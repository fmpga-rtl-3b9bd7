// event_packager: packs a decoded MIDI message into the note_event_t struct that
// the event dispatcher hands to the audio processing units.
//
// A Note On with velocity 0 (which many keyboards send instead of Note Off) is
// turned into a Note Off here. The note number is looked up in pitch_lut to get
// the frequency. The input message is held for one cycle while the lookup runs,
// so ev.note_on / ev.note_off pulse two cycles after msg_valid. The translation
// and the lookup follow the document; the two-cycle timing is this design's.
module event_packager (
  input  logic                    clk,
  input  logic                    rst,
  input  logic                    msg_valid,
  input  logic                    msg_is_on,
  input  logic [6:0]              msg_note,
  input  logic [6:0]              msg_velocity,
  output fmpga_pkg::note_event_t  ev
);
  import fmpga_pkg::*;

  logic       pend_valid, pend_on;
  logic [6:0] pend_note, pend_vel;
  fix_t       freq;

  pitch_lut u_lut (.clk(clk), .note(msg_note), .freq(freq));

  always_ff @(posedge clk) begin
    if (rst) begin
      pend_valid <= 1'b0;
      pend_on    <= 1'b0;
      pend_note  <= '0;
      pend_vel   <= '0;
      ev         <= '0;
    end else begin
      pend_valid <= msg_valid;
      if (msg_valid) begin
        pend_on   <= msg_is_on && (msg_velocity != 7'd0);
        pend_note <= msg_note;
        pend_vel  <= msg_velocity;
      end
      ev.note_on  <= pend_valid && pend_on;
      ev.note_off <= pend_valid && !pend_on;
      if (pend_valid) begin
        ev.note      <= pend_note;
        ev.velocity  <= pend_vel;
        ev.frequency <= freq;
      end
    end
  end
endmodule
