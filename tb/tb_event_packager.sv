// tb_event_packager: drives decoded messages into the event packager and checks
// the packed events: note-on fields and frequency, a real Note Off, a Note On
// with velocity 0 turned into a note-off, and the two-cycle latency.
module tb_event_packager;
  import fmpga_pkg::*;
  logic clk = 0, rst = 1;
  logic msg_valid = 0, msg_is_on = 0;
  logic [6:0] msg_note = 0, msg_velocity = 0;
  note_event_t ev;
  int checks = 0, failures = 0;

  event_packager dut (.*);
  always #5 clk = ~clk;

  task automatic send(input logic on, input int note, input int vel,
                      input logic exp_on, input fix_t exp_freq);
    int lat;
    @(posedge clk);
    msg_valid <= 1; msg_is_on <= on; msg_note <= 7'(note); msg_velocity <= 7'(vel);
    @(posedge clk);
    msg_valid <= 0; msg_note <= 7'd5;   // inputs may change after the strobe
    lat = 1;
    @(negedge clk);
    while (!(ev.note_on || ev.note_off) && lat < 10) begin @(negedge clk); lat++; end
    checks++;
    if (lat != 2) begin failures++; $display("FAIL latency %0d", lat); end
    checks++;
    if (ev.note_on !== exp_on || ev.note_off !== !exp_on || ev.note != 7'(note) ||
        ev.velocity != 7'(vel) || ev.frequency !== exp_freq) begin
      failures++;
      $display("FAIL ev on=%0b off=%0b note=%0d vel=%0d f=%0d", ev.note_on, ev.note_off,
               ev.note, ev.velocity, ev.frequency);
    end
    @(posedge clk); @(negedge clk);
    checks++;
    if (ev.note_on || ev.note_off) begin failures++; $display("FAIL strobe longer than a cycle"); end
  endtask

  initial begin
    repeat (3) @(posedge clk);
    rst <= 0;
    send(1, 69, 100, 1, 27'sd1802240);        // A4 440 Hz
    send(0, 69, 64, 0, 27'sd1802240);
    send(1, 81, 0, 0, 27'sd3604480);          // velocity 0 -> note off, A5 880 Hz
    send(1, 57, 127, 1, 27'sd901120);         // A3 220 Hz
    $display("TB_RESULT checks=%0d failures=%0d", checks, failures);
    $finish;
  end

  initial begin
    repeat (1000) @(posedge clk);
    failures++;
    $display("FAIL watchdog");
    $display("TB_RESULT checks=%0d failures=%0d", checks, failures);
    $finish;
  end
endmodule
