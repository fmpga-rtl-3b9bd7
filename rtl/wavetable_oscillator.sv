// wavetable_oscillator: plays a stored single-cycle waveform at a given
// frequency by stepping a phase through the 2048-sample table once per audio
// sample.
//
// The step is step(f) = N_s * f / F_s = f * (2048 / 44100); the constant
// 2048/44100 is precomputed (UQ0.24), so no division is needed. The step has an
// integer part, added to the 11-bit phase every sample, and a 24-bit fraction,
// added to an error register; when the error register passes 1 the carry adds
// one more to the phase and the register keeps only its fraction. The phase
// indexes wavetable_rom, whose registered output, widened to Q2.24, is `sample`.
//
// Interface and timing: freq is Q14.12 Hz (negative values play 0 Hz);
// sample_en pulses once per audio sample; `sample` reflects the new phase two
// cycles after sample_en. The step equation, the integer/error-register split and
// the 2048-entry tables follow the document; the widths and the phase reset on
// `sync` (used at note-on) are this design's.
module wavetable_oscillator (
  input  logic              clk,
  input  logic              rst,
  input  logic              sample_en,
  input  logic              sync,       // restart the cycle at phase 0
  input  fmpga_pkg::fix_t   freq,
  input  fmpga_pkg::wave_e  shape,
  output fmpga_pkg::fix_t   sample
);
  import fmpga_pkg::*;

  logic [WT_AW-1:0]   phase;
  logic [23:0]        err;
  logic [46:0]        step_wide;
  logic [WT_AW-1:0]   step_int;
  logic [23:0]        step_frac;
  logic [24:0]        err_sum;
  logic signed [15:0] rom_data;

  always_comb begin
    step_wide = (freq[W-1] ? 47'd0 : 47'(freq)) * 47'(STEP_PER_HZ);  // frac 12+24
    step_int  = step_wide[FREQ_FRAC+24 +: WT_AW];
    step_frac = step_wide[FREQ_FRAC +: 24];
    err_sum   = {1'b0, err} + {1'b0, step_frac};
  end

  always_ff @(posedge clk) begin
    if (rst || sync) begin
      phase <= '0;
      err   <= '0;
    end else if (sample_en) begin
      phase <= phase + step_int + WT_AW'(err_sum[24]);
      err   <= err_sum[23:0];
    end
  end

  wavetable_rom u_rom (.clk(clk), .shape(shape), .phase(phase), .data(rom_data));

  assign sample = fix_t'(rom_data) <<< (UNIT_FRAC - 15);
endmodule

• _YOUR INSTRUCTIONS_
Whenever the string "this" shows up in a line of the entries, copy that line.

• _ANSWER BOX_
// and the lookup follow the document; the two-cycle timing is this design's.
// `sync` (used at note-on) are this design's.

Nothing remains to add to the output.